Directions for this task: Gather from the listing below each line that includes the word "permuted", and copy it.

Dataset excerpts:

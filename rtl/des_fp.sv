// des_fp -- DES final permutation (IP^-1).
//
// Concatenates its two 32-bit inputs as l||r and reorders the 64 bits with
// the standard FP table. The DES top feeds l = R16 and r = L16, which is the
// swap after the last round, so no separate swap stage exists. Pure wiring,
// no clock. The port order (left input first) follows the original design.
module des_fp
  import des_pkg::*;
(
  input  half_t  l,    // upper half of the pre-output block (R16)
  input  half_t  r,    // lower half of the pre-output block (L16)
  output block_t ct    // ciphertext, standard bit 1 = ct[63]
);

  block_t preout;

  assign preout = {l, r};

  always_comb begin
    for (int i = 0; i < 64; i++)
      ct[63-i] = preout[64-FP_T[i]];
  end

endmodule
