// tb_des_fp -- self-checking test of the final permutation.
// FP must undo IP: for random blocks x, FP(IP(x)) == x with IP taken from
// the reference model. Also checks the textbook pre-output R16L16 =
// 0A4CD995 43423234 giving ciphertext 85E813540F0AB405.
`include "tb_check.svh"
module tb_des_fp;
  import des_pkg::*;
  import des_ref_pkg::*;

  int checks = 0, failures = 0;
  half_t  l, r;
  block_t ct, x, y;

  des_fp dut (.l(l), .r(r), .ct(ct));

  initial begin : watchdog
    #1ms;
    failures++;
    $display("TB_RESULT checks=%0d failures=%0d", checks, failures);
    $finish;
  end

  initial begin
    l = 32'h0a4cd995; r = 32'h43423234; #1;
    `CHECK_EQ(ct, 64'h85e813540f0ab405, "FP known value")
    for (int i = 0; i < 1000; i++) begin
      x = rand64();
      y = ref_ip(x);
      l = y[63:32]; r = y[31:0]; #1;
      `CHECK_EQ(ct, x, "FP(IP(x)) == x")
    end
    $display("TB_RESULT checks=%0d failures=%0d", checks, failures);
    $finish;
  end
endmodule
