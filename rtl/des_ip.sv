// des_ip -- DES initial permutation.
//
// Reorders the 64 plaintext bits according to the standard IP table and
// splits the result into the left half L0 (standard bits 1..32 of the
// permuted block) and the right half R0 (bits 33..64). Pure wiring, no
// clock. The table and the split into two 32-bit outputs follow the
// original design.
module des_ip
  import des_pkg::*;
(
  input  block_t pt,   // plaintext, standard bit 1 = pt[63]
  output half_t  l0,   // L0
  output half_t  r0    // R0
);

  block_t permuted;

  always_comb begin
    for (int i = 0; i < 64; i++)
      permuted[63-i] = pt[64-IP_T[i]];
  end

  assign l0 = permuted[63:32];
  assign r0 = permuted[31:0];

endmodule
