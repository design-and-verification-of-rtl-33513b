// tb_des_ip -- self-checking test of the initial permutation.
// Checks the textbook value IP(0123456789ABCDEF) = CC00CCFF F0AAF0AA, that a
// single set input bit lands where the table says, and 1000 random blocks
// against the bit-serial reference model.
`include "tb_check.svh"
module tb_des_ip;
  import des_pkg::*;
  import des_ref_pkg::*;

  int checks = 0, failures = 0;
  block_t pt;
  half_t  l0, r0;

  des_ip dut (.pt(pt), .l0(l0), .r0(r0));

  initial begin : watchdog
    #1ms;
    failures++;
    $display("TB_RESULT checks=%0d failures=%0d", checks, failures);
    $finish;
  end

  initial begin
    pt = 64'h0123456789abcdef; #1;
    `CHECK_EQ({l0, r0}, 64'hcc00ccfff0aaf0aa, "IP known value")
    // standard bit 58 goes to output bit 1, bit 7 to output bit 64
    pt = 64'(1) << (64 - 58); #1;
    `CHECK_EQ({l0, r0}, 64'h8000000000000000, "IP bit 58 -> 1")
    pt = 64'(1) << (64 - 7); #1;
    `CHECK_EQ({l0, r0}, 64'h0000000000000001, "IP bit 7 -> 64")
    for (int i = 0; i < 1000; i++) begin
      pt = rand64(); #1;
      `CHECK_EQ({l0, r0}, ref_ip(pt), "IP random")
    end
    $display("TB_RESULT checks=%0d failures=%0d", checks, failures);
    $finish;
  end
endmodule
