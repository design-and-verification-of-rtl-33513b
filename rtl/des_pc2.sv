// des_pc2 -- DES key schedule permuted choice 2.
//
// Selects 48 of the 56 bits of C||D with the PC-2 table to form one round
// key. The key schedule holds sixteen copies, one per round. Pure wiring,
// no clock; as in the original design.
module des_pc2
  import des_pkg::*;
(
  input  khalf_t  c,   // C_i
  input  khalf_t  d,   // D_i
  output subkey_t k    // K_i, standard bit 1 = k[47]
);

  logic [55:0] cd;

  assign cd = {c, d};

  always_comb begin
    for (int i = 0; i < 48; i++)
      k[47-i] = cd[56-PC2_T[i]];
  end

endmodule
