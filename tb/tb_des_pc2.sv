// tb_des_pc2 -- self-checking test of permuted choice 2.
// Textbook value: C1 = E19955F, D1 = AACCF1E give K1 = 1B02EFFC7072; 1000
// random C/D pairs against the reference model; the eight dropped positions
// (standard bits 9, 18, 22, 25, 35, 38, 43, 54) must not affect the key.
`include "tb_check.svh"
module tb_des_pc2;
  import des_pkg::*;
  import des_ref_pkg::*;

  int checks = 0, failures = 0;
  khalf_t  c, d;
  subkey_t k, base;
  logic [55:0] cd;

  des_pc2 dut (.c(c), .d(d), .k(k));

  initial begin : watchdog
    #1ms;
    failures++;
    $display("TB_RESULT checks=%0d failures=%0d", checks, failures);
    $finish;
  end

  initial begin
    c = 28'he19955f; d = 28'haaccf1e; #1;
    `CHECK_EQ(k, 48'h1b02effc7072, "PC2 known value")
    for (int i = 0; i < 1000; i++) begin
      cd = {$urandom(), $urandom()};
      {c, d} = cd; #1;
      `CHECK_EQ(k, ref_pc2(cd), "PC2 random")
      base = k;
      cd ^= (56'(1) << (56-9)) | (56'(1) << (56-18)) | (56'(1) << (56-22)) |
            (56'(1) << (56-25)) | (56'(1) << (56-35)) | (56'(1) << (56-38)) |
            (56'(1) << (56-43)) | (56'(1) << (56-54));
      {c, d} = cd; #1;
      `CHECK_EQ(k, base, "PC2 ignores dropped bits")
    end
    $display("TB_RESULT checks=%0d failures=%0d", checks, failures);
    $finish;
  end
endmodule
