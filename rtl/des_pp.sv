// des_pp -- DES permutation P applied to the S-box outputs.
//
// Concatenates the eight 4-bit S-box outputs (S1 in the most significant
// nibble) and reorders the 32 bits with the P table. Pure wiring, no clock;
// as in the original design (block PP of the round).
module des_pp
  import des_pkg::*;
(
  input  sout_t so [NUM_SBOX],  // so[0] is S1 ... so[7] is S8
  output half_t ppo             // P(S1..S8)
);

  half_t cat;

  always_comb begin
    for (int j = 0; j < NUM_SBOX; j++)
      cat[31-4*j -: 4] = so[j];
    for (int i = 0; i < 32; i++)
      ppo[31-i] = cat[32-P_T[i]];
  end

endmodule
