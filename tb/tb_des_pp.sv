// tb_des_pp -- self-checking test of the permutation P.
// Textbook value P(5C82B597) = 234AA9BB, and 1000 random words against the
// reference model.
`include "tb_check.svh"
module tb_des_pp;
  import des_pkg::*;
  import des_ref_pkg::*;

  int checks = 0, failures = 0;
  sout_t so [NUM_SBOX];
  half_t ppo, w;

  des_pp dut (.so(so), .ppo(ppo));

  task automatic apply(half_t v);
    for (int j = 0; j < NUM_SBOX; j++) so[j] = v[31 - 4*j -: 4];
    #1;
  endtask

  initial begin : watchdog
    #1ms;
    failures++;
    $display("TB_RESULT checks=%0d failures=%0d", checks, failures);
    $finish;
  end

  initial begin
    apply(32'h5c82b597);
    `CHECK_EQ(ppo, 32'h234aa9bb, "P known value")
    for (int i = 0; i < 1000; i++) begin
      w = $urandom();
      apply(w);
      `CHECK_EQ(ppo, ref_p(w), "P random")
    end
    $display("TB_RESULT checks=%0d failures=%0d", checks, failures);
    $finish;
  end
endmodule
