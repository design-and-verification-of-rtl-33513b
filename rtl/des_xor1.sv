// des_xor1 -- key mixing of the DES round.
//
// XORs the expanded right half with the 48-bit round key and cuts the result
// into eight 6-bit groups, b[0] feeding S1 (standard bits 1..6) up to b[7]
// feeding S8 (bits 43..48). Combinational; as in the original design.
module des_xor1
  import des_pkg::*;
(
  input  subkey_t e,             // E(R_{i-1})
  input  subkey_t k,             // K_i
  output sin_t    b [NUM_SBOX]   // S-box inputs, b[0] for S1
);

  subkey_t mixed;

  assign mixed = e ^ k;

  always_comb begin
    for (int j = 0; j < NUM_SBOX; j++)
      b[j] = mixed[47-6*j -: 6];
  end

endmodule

Reply:
// permuted block) and the right half R0 (bits 33..64). Pure wiring, no
  block_t permuted;
      permuted[63-i] = pt[64-IP_T[i]];
  assign l0 = permuted[63:32];
  assign r0 = permuted[31:0];
// des_pc2 -- DES key schedule permuted choice 2.
// tb_des_pc2 -- self-checking test of permuted choice 2.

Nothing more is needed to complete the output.